Хан задумался и потеребил бородку:

— Это нехорошо.

— Это очень нехорошо! — раздул ноздри Ордынец.

— Носитель ярлыка неприкосновенен.

— Да!

— Любая угроза в его адрес роняет тень на самого хана.

— Вот именно!

Хан обернулся к советникам, но те попрятали глаза, как школьники, чтобы их не спросили, и Хан принял решение единолично. Потяжелевшим голосом он проговорил:

— Что ж, придётся спасти твою честь. Мы исполним обещание, данное тобой Князю. Уничтожив Новгород, мы на обратном пути на Москву повернём, в каждый сундучок заглянем, в каждый погреб – проверим, как бедствуют московиты под ордынским-то ярлыком!

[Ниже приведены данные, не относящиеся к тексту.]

// twiddle_rom: read-only table of the FFT constants W_N^z = exp(-j*2*pi*z/N).
//
// Entry z (0 <= z < N) holds re = cos(2*pi*z/N) and im = -sin(2*pi*z/N) as
// DW-bit two's complement fixed-point numbers with FRAC = DW-2 fraction bits
// (so +1.0 and -1.0 are both representable), rounded to nearest. The table is
// computed at elaboration by a constant function; nothing is read from a
// file. The lookup is combinational: the controller joint that reads the ROM
// sees the entry in the same cycle, so the ROM behaves as a link that is
// always full. The document names the ROM and the formula for W; the number
// format and the combinational read are this design's choices.
module twiddle_rom #(
  parameter int NPT  = 8,
  parameter int DW   = 32,
  localparam int AW  = (NPT > 1) ? $clog2(NPT) : 1,
  localparam int FRAC = DW - 2
) (
  input  logic [AW-1:0]        z,
  output logic signed [DW-1:0] w_re,
  output logic signed [DW-1:0] w_im
);

  typedef logic signed [DW-1:0] tab_t [NPT];

  localparam real PI    = 3.14159265358979323846;
  localparam real SCALE = 2.0 ** FRAC;

  function automatic tab_t make_cos();
    tab_t t;
    for (int k = 0; k < NPT; k++)
      t[k] = DW'($rtoi($floor($cos(2.0 * PI * k / NPT) * SCALE + 0.5)));
    return t;
  endfunction

  function automatic tab_t make_msin();
    tab_t t;
    for (int k = 0; k < NPT; k++)
      t[k] = DW'($rtoi($floor(-$sin(2.0 * PI * k / NPT) * SCALE + 0.5)));
    return t;
  endfunction

  localparam tab_t COS_TAB  = make_cos();
  localparam tab_t MSIN_TAB = make_msin();

  assign w_re = COS_TAB[z];
  assign w_im = MSIN_TAB[z];

endmodule
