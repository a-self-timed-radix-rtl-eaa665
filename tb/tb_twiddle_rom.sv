// tb_twiddle_rom: self-checking testbench for twiddle_rom.
// For N = 8 (DW = 32) and N = 16 (DW = 16) every entry is compared with
// cos(2*pi*z/N) and -sin(2*pi*z/N) computed here in double precision
// (allowing half an LSB of rounding), and the exact values at z = 0, N/4 and
// N/2 are checked.
module tb_twiddle_rom;
  int checks = 0, failures = 0;
  logic [2:0] z8;
  logic [3:0] z16;
  logic signed [31:0] re8, im8;
  logic signed [15:0] re16, im16;
  localparam real PI = 3.14159265358979323846;

  twiddle_rom #(.NPT(8), .DW(32)) dut8 (.z(z8), .w_re(re8), .w_im(im8));
  twiddle_rom #(.NPT(16), .DW(16)) dut16 (.z(z16), .w_re(re16), .w_im(im16));

  task automatic check(input bit ok, input string what);
    checks++;
    if (!ok) begin failures++; $display("FAIL: %s", what); end
  endtask

  function automatic bit near(input real got, input real want);
    return (got - want) <= 0.5 && (want - got) <= 0.5;
  endfunction

  initial begin
    #100000;
    failures++;
    $display("watchdog expired");
    $display("TB_RESULT checks=%0d failures=%0d", checks, failures);
    $finish;
  end

  initial begin
    for (int z = 0; z < 8; z++) begin
      z8 = 3'(z); #1;
      check(near(real'(re8), $cos(2.0 * PI * z / 8) * (2.0 ** 30)), $sformatf("N=8 re[%0d]", z));
      check(near(real'(im8), -$sin(2.0 * PI * z / 8) * (2.0 ** 30)), $sformatf("N=8 im[%0d]", z));
    end
    z8 = 0; #1; check(re8 == 32'sd1 <<< 30 && im8 == 0, "W^0 = 1");
    z8 = 2; #1; check(re8 == 0 && im8 == -(32'sd1 <<< 30), "W^(N/4) = -j");
    z8 = 4; #1; check(re8 == -(32'sd1 <<< 30) && im8 == 0, "W^(N/2) = -1");
    for (int z = 0; z < 16; z++) begin
      z16 = 4'(z); #1;
      check(near(real'(re16), $cos(2.0 * PI * z / 16) * (2.0 ** 14)), $sformatf("N=16 re[%0d]", z));
      check(near(real'(im16), -$sin(2.0 * PI * z / 16) * (2.0 ** 14)), $sformatf("N=16 im[%0d]", z));
    end
    z16 = 12; #1; check(re16 == 0 && im16 == 16'sd16384, "W^(3N/4) = +j");
    $display("TB_RESULT checks=%0d failures=%0d", checks, failures);
    $finish;
  end
endmodule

Смех тонкий, резкий, что скрежет пилы о деревянную чурку, раскромсал на мелкие кусочки загустевший от напряжения воздух. Поначалу Хан смеялся один. Чуть погодя к нему присоединились советники, родственники и нукеры. Попискивали в рукава многочисленные жёны. Никто из них ничем не рисковал – поход сперва на Новгород, а потом на Москву казался им увеселительной прогулкой, за которой они будут наблюдать из окон дворца. Но вся их скачущая, кривляющаяся беспечность была раздавлена в кашу суровыми перекатами с царевичьего языка.

— Орда теперь это не та варварская степь, что прежде, — жёстко сказал он, надавив на Хана взглядом исподлобья. — Орда – это современное государство, с ним даже Папская империя сношения имеет. Власть хана – да будет она тверда и нерушима – уважают все монархи мира, а хана почитают как правителя могучего и справедливого. Они преклоняют пред тобою колена и подносят богатые дары, но ожидают, что ты защитишь верноподданных своих от беззакония и просто так, по прихоти своей, тумены на них направить не можешь!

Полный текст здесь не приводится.